#### [WHAT THE TASK REQUIRES]
Give back exactly the stretch of data below from the line holding "int order [$];" through the line holding "prim = order[delivered];", both ends included, and leave the remaining lines out.
---------- RECORD SET
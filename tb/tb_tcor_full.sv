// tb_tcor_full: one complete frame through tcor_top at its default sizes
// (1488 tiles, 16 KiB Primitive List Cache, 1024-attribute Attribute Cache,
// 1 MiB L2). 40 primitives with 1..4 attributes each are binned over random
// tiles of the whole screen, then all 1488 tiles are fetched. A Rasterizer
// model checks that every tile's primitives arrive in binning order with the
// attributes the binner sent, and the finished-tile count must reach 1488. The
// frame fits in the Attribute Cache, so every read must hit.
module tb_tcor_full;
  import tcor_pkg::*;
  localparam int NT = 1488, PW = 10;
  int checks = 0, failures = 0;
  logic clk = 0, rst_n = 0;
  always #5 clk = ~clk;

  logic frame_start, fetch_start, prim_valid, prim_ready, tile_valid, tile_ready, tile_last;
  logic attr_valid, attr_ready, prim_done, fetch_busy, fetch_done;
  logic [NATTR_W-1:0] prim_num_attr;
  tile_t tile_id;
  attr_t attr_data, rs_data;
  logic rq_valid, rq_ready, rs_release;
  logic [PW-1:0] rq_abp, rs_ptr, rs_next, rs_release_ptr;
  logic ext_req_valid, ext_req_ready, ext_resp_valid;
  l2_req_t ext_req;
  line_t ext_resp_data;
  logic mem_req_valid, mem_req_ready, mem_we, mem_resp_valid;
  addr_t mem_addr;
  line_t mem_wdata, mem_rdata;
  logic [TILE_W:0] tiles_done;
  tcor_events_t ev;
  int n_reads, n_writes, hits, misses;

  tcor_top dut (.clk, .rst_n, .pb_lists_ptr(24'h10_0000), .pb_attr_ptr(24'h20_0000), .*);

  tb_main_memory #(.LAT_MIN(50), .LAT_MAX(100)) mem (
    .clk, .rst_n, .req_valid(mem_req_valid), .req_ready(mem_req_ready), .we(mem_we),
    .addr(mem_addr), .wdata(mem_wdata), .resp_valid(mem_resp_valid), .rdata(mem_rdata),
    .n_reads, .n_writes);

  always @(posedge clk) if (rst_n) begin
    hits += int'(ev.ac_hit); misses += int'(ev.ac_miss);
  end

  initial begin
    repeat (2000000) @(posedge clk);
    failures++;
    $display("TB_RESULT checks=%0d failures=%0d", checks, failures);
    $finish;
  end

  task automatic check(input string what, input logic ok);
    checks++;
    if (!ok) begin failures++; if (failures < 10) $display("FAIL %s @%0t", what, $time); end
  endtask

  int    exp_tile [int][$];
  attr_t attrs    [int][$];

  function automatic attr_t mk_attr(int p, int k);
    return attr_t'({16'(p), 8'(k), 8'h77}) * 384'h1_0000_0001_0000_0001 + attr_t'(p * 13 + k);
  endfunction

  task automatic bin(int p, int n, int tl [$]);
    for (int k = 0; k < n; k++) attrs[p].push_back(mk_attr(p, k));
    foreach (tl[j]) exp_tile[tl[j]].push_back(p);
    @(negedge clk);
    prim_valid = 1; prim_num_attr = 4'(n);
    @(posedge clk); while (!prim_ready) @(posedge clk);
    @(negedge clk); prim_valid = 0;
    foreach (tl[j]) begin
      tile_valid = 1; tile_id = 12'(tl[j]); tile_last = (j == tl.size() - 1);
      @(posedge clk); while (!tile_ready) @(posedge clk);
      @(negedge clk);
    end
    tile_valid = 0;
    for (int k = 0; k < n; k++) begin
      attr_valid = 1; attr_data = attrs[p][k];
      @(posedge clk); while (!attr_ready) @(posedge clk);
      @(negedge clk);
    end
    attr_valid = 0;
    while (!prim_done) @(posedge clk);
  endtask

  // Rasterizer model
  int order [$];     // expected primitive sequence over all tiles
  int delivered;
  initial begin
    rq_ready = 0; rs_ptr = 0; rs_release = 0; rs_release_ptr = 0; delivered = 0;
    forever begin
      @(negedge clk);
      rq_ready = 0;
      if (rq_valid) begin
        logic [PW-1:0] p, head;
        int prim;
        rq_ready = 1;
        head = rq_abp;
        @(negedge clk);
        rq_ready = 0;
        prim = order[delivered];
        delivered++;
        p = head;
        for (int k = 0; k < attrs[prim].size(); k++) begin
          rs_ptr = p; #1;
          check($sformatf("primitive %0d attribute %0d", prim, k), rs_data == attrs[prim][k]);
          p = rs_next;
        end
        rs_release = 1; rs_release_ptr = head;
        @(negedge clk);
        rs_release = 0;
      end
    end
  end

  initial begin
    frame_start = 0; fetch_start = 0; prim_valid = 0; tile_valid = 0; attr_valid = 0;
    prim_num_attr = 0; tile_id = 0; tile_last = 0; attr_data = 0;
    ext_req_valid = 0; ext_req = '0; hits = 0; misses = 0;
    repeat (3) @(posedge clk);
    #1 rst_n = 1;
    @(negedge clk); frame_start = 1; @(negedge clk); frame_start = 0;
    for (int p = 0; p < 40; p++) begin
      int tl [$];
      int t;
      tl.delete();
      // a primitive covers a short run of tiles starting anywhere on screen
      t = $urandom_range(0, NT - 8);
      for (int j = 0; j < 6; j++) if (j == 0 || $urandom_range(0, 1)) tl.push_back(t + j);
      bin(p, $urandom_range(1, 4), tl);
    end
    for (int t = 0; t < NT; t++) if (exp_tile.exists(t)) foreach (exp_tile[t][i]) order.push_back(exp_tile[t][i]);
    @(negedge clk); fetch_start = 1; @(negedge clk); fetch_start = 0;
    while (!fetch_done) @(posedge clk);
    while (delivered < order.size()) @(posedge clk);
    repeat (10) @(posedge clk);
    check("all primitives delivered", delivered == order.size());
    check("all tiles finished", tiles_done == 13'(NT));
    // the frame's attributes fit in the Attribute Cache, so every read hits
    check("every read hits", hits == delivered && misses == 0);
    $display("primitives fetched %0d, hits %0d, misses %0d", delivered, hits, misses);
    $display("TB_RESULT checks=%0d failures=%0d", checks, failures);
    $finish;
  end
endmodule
--------------------
#### [RESPONSE BOX]
  int order [$];     // expected primitive sequence over all tiles
  int delivered;
  initial begin
    rq_ready = 0; rs_ptr = 0; rs_release = 0; rs_release_ptr = 0; delivered = 0;
    forever begin
      @(negedge clk);
      rq_ready = 0;
      if (rq_valid) begin
        logic [PW-1:0] p, head;
        int prim;
        rq_ready = 1;
        head = rq_abp;
        @(negedge clk);
        rq_ready = 0;
        prim = order[delivered];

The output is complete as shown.